Let \(P\) be a Sylow 2 -subgroup of a group \(G\) of order 20 . If \(P\) is not a normal subgroup of \(G,\) how many conjugates does \(P\) have in \(G\) ?

Short Answer

Expert verified
The Sylow 2-subgroup \( P \) has 5 conjugates in \( G \).

Step by step solution

01

Sylow's Theorem Application

According to Sylow’s theorem, the number of 2-Sylow subgroups, denoted by \( n_2 \), satisfies two conditions: \( n_2 \equiv 1 \pmod{2} \) and \( n_2 \big| \frac{20}{2} = 10 \).
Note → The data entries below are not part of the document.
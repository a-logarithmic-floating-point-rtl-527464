// tb_special_cases: every pair of operand classes (normal, zero, subnormal,
// infinity, NaN) against the IEEE 754 multiplication rules with subnormals
// flushed to zero.
module tb_special_cases;
  import fplm_pkg::*;
  int checks = 0, failures = 0;
  fp_class_t cls_a, cls_b;
  spc_e      kind;
  logic      invalid, flushed;

  special_cases dut (.cls_a(cls_a), .cls_b(cls_b), .kind(kind), .invalid(invalid), .flushed(flushed));

  // class index: 0 normal, 1 zero, 2 subnormal, 3 infinity, 4 NaN
  function automatic fp_class_t mk(int c);
    fp_class_t r = '0;
    r.is_zero = c == 1;
    r.is_sub  = c == 2;
    r.is_inf  = c == 3;
    r.is_nan  = c == 4;
    return r;
  endfunction

  initial begin
    #10000;
    failures++;
    $display("watchdog expired");
    $display("TB_RESULT checks=%0d failures=%0d", checks, failures);
    $finish;
  end

  initial begin
    for (int i = 0; i < 5; i++)
      for (int j = 0; j < 5; j++) begin
        automatic spc_e k;
        automatic bit inv, fl;
        automatic bit zero_a = i == 1 || i == 2;
        automatic bit zero_b = j == 1 || j == 2;
        cls_a = mk(i);
        cls_b = mk(j);
        #1;
        inv = i == 4 || j == 4 || (i == 3 && zero_b) || (j == 3 && zero_a);
        fl  = !inv && i != 3 && j != 3 && (i == 2 || j == 2);
        k   = inv ? SPC_NAN : (i == 3 || j == 3) ? SPC_INF : (zero_a || zero_b) ? SPC_ZERO : SPC_NONE;
        checks++;
        if (kind !== k || invalid !== inv || flushed !== fl) begin
          failures++;
          $display("FAIL classes %0d,%0d -> kind %0d inv %b fl %b", i, j, kind, invalid, flushed);
        end
      end
    $display("TB_RESULT checks=%0d failures=%0d", checks, failures);
    $finish;
  end
endmodule
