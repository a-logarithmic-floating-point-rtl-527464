// fplm: logarithmic floating-point multiplier.
//
// Approximates P = A x B for IEEE 754-style operands without a mantissa
// multiplier. Each operand is first moved to its nearest power of two: if the
// fraction x is at least 0.5 the exponent is raised by one and the mantissa
// halved, which makes the mantissa's approximate logarithm (log2(1+k) ~ k)
// negative. The two logarithms are added in (q+1)-bit two's complement, and
// the sum is taken back out of the log domain with 2^k ~ 1 + k. Because one
// operand may be under- and the other over-estimated, the error is
// double-sided and tends to cancel when many products are accumulated.
//
// Datapath (all combinational):
//   sign      = S_A xor S_B
//   M'_A,M'_B = fp_le(M_A), fp_le(M_B)           logarithm estimators
//   M'_P      = M'_A + M'_B                      mantissa_adder, with the
//   mantissa  = M'_P[q] ? {M'_P[q-2:0],0} : M'_P[q-1:0]     normalising mux
//   exponent  = E_A + E_B + cin - bias           one adder, cin from
//               cin = M_A[q-1] + M_B[q-1] - M'_P[q]        carry_in_gen
//   special cases from the operand classes, overflow / underflow from the
//   final exponent, packing                     special_cases, fplm_pack
// There is no rounding stage. Subnormal operands are flushed to zero, an
// overflow gives infinity and an underflow zero; these exception rules are
// this design's own choices.
//
// Parameters: EXP_W exponent bits, MAN_W explicit mantissa bits (>= 2).
// Defaults are single precision (8, 23); (5, 10), (8, 7) and (5, 2) give half
// precision, Bfloat16 and the (1,5,2) FP8 format. There is no clock: the
// product and flags settle one combinational delay after the operands.
module fplm
  import fplm_pkg::*;
#(
  parameter int unsigned EXP_W = 8,
  parameter int unsigned MAN_W = 23
) (
  input  logic [EXP_W+MAN_W:0] a,
  input  logic [EXP_W+MAN_W:0] b,
  output logic [EXP_W+MAN_W:0] p,
  output fp_flags_t            flags
);

  logic             sa, sb, sp;
  logic [EXP_W-1:0] ea, eb;
  logic [MAN_W-1:0] ma, mb, man_p;
  fp_class_t        cls_a, cls_b;
  logic [MAN_W:0]   la, lb;
  logic             sum_neg, cin;
  logic [EXP_W:0]   esum;
  spc_e             kind;
  logic             invalid, flushed;

  fp_unpack #(.EXP_W(EXP_W), .MAN_W(MAN_W)) u_unpack_a (
    .x(a), .sign(sa), .exp(ea), .man(ma), .cls(cls_a));
  fp_unpack #(.EXP_W(EXP_W), .MAN_W(MAN_W)) u_unpack_b (
    .x(b), .sign(sb), .exp(eb), .man(mb), .cls(cls_b));

  special_cases u_special (
    .cls_a(cls_a), .cls_b(cls_b), .kind(kind), .invalid(invalid), .flushed(flushed));

  assign sp = sa ^ sb;

  fp_le #(.MAN_W(MAN_W)) u_le_a (.man(ma), .man_log(la));
  fp_le #(.MAN_W(MAN_W)) u_le_b (.man(mb), .man_log(lb));

  mantissa_adder #(.MAN_W(MAN_W)) u_man_add (
    .la(la), .lb(lb), .sum_neg(sum_neg), .man_p(man_p));

  carry_in_gen u_cin (
    .ma_msb(ma[MAN_W-1]), .mb_msb(mb[MAN_W-1]), .sum_neg(sum_neg), .cin(cin));

  exponent_adder #(.EXP_W(EXP_W)) u_exp_add (
    .ea(ea), .eb(eb), .cin(cin), .esum(esum));

  fplm_pack #(.EXP_W(EXP_W), .MAN_W(MAN_W)) u_pack (
    .sign(sp), .esum(esum), .man_p(man_p), .kind(kind), .invalid(invalid),
    .flushed(flushed), .p(p), .flags(flags));

endmodule
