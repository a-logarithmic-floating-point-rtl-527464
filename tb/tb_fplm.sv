// tb_fplm: end-to-end test of the multiplier at its default single-precision
// parameters, against the real-number reference model in fplm_ref_pkg.
//
// One pair of operands is applied per clock cycle. The stream mixes random
// normal operands over the whole exponent range, operands whose exponents
// sum near the overflow and underflow limits, and zeros, subnormals,
// infinities and NaNs. Every product and flag word must match the model
// exactly; every ordinary product must also lie within 12% of the exact
// product. The test counts how often each mechanism fired and fails if one
// never did: both settings of the normalising multiplexer, all six reachable
// carry-in cases, NaN / infinity / zero / flushed-subnormal operands,
// infinity times zero, overflow and underflow, and errors of both signs.
// A watchdog ends the run after a fixed number of cycles.
module tb_fplm;
  import fplm_pkg::*;
  import fplm_ref_pkg::*;

  localparam int EW = 8, MW = 23, NVEC = 20000;

  int checks = 0, failures = 0;
  logic clk;
  logic [31:0] a, b, p;
  fp_flags_t   flags;

  // mechanism counters
  int n_mux0, n_mux1, n_nan, n_inv_inf0, n_inf, n_zero, n_flush, n_ovf, n_unf;
  int n_pos_err, n_neg_err;
  int n_cin[8];  // indexed by {M_A[q-1], M_B[q-1], M'_P[q]}

  fplm dut (.a(a), .b(b), .p(p), .flags(flags));

  initial begin
    clk = 1'b0;
    forever #5 clk = ~clk;
  end

  initial begin
    repeat (NVEC + 100) @(posedge clk);
    failures++;
    $display("watchdog expired");
    $display("TB_RESULT checks=%0d failures=%0d", checks, failures);
    $finish;
  end

  function automatic logic [31:0] rnd_normal(int emin, int emax);
    return {1'($urandom), 8'($urandom_range(emin, emax)), 23'($urandom)};
  endfunction

  function automatic logic [31:0] rnd_special();
    case ($urandom_range(0, 4))
      0: return {1'($urandom), 31'h0};                                    // zero
      1: return {1'($urandom), 8'h00, 23'($urandom_range(1, 23'h7fffff))}; // subnormal
      2: return {1'($urandom), 8'hff, 23'h0};                              // infinity
      3: return {1'($urandom), 8'hff, 23'($urandom_range(1, 23'h7fffff))}; // NaN
      default: return rnd_normal(1, 254);
    endcase
  endfunction

  // sign of x'_A + x'_B, worked out from the operands: the logarithm of a
  // mantissa M is M for M < 2^22, else M/2 - 2^22 (in units of 2^-23)
  function automatic bit log_sum_negative(logic [22:0] ma, logic [22:0] mb);
    int la = ma[22] ? (int'(ma) >> 1) - (1 << 22) : int'(ma);
    int lb = mb[22] ? (int'(mb) >> 1) - (1 << 22) : int'(mb);
    return la + lb < 0;
  endfunction

  task automatic apply(logic [31:0] va, logic [31:0] vb);
    bit neg;
    longint unsigned ep;
    bit [3:0] ef;
    real exact, approx, rel;
    a = va;
    b = vb;
    @(negedge clk);
    ref_mul(EW, MW, 64'(va), 64'(vb), ep, ef);
    checks++;
    if (p !== 32'(ep) || flags !== ef) begin
      failures++;
      if (failures < 20)
        $display("FAIL %h * %h = %h flags %b, expected %h flags %b", va, vb, p, flags, 32'(ep), ef);
    end
    // mechanism bookkeeping
    if (flags.invalid) begin
      if (va[30:23] == 8'hff && va[22:0] != 0 || vb[30:23] == 8'hff && vb[22:0] != 0) n_nan++;
      else n_inv_inf0++;
    end else if (va[30:23] == 8'hff || vb[30:23] == 8'hff) n_inf++;
    else if (flags.flushed) n_flush++;
    else if (va[30:23] == 8'h00 || vb[30:23] == 8'h00) n_zero++;
    else begin
      if (flags.overflow) n_ovf++;
      else if (flags.underflow) n_unf++;
      else begin
        exact  = to_real(EW, MW, 64'(va)) * to_real(EW, MW, 64'(vb));
        approx = to_real(EW, MW, 64'(p));
        rel    = (approx - exact) / exact;
        checks++;
        if (rel > 0.12 || rel < -0.12) begin
          failures++;
          $display("FAIL relative error %f for %h * %h", rel, va, vb);
        end
        if (rel > 0.0) n_pos_err++;
        if (rel < 0.0) n_neg_err++;
      end
      neg = log_sum_negative(va[22:0], vb[22:0]);
      if (neg) n_mux1++; else n_mux0++;
      n_cin[{va[22], vb[22], neg}]++;
    end
  endtask

  task automatic require(string what, int n);
    checks++;
    if (n == 0) begin
      failures++;
      $display("FAIL mechanism never exercised: %s", what);
    end else
      $display("  %-28s %0d", what, n);
  endtask

  initial begin
    n_mux0 = 0; n_mux1 = 0; n_nan = 0; n_inv_inf0 = 0; n_inf = 0; n_zero = 0;
    n_flush = 0; n_ovf = 0; n_unf = 0; n_pos_err = 0; n_neg_err = 0;
    foreach (n_cin[i]) n_cin[i] = 0;
    a = '0;
    b = '0;
    @(negedge clk);
    // 1.25 * 1.25: both fractions below 0.5, x' = 0.25 each -> 1.5
    apply(32'h3fa0_0000, 32'h3fa0_0000);
    checks++;
    if (p !== 32'h3fc0_0000) begin failures++; $display("FAIL 1.25*1.25 = %h", p); end
    // 1.5 * 1.5: both rounded up, x' = -0.25 each, sum -0.5 -> 2.0; the
    // exponent gains 2, loses 1 for the negative sum: carry-in 1
    apply(32'h3fc0_0000, 32'h3fc0_0000);
    checks++;
    if (p !== 32'h4000_0000) begin
      failures++; $display("FAIL 1.5*1.5 = %h", p);
    end
    // -3 * 0.5 = -1.5 (x' = -0.25 for 3 = 1.5*2, 0 for 0.5)
    apply(32'hc040_0000, 32'h3f00_0000);
    checks++;
    if (p !== 32'hbfc0_0000) begin failures++; $display("FAIL -3*0.5 = %h", p); end
    for (int i = 0; i < NVEC; i++) begin
      case ($urandom_range(0, 9))
        0, 1, 2, 3, 4: apply(rnd_normal(1, 254), rnd_normal(1, 254));
        5:  apply(rnd_normal(64, 127), rnd_normal(64, 127));            // around 1.0
        6:  apply(rnd_normal(190, 254), rnd_normal(190, 254));          // near overflow
        7:  apply(rnd_normal(1, 64), rnd_normal(1, 64));                // near underflow
        default: apply(rnd_special(), rnd_special());
      endcase
    end
    $display("mechanisms:");
    require("mux: sum >= 0", n_mux0);
    require("mux: sum < 0, mantissa x2", n_mux1);
    require("cin: 0,0,+ (cin 0)", n_cin[3'b000]);
    require("cin: 0,1,+ (cin 1)", n_cin[3'b010]);
    require("cin: 0,1,- (cin 0)", n_cin[3'b011]);
    require("cin: 1,0,+ (cin 1)", n_cin[3'b100]);
    require("cin: 1,0,- (cin 0)", n_cin[3'b101]);
    require("cin: 1,1,- (cin 1)", n_cin[3'b111]);
    require("NaN operand", n_nan);
    require("infinity x zero", n_inv_inf0);
    require("infinity operand", n_inf);
    require("zero operand", n_zero);
    require("subnormal flushed", n_flush);
    require("overflow", n_ovf);
    require("underflow", n_unf);
    require("overestimated product", n_pos_err);
    require("underestimated product", n_neg_err);
    $display("TB_RESULT checks=%0d failures=%0d", checks, failures);
    $finish;
  end
endmodule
Therefore, the possible values for \( n_2 \) are 1, 2, 5, and 10.
02

Checking Normality Condition

For a Sylow 2-subgroup \( P \) to be normal in \( G \), the number of such subgroups \( n_2 \) must be 1. Since we are given that \( P \) is not normal, \( n_2 \) cannot be 1. Thus, we consider the next possible values, which are 2, 5, or 10.
03

Verifying Divisibility

The only values of \( n_2 \) from the previous step that satisfy both conditions (\( n_2 \equiv 1 \pmod{2} \) and \( n_2 \mid 10 \)) are 5 and 1, but 1 is invalid due to the non-normality condition, leaving \( n_2 = 5 \) as the only possible solution.
04

Conclusion on the Number of Conjugates

Since there are 5 Sylow 2-subgroups of \( G \), this means that \( P \) must have 5 conjugates in \( G \). The number of conjugates of a subgroup equals the number of Sylow \( p \)-subgroups when it is not normal.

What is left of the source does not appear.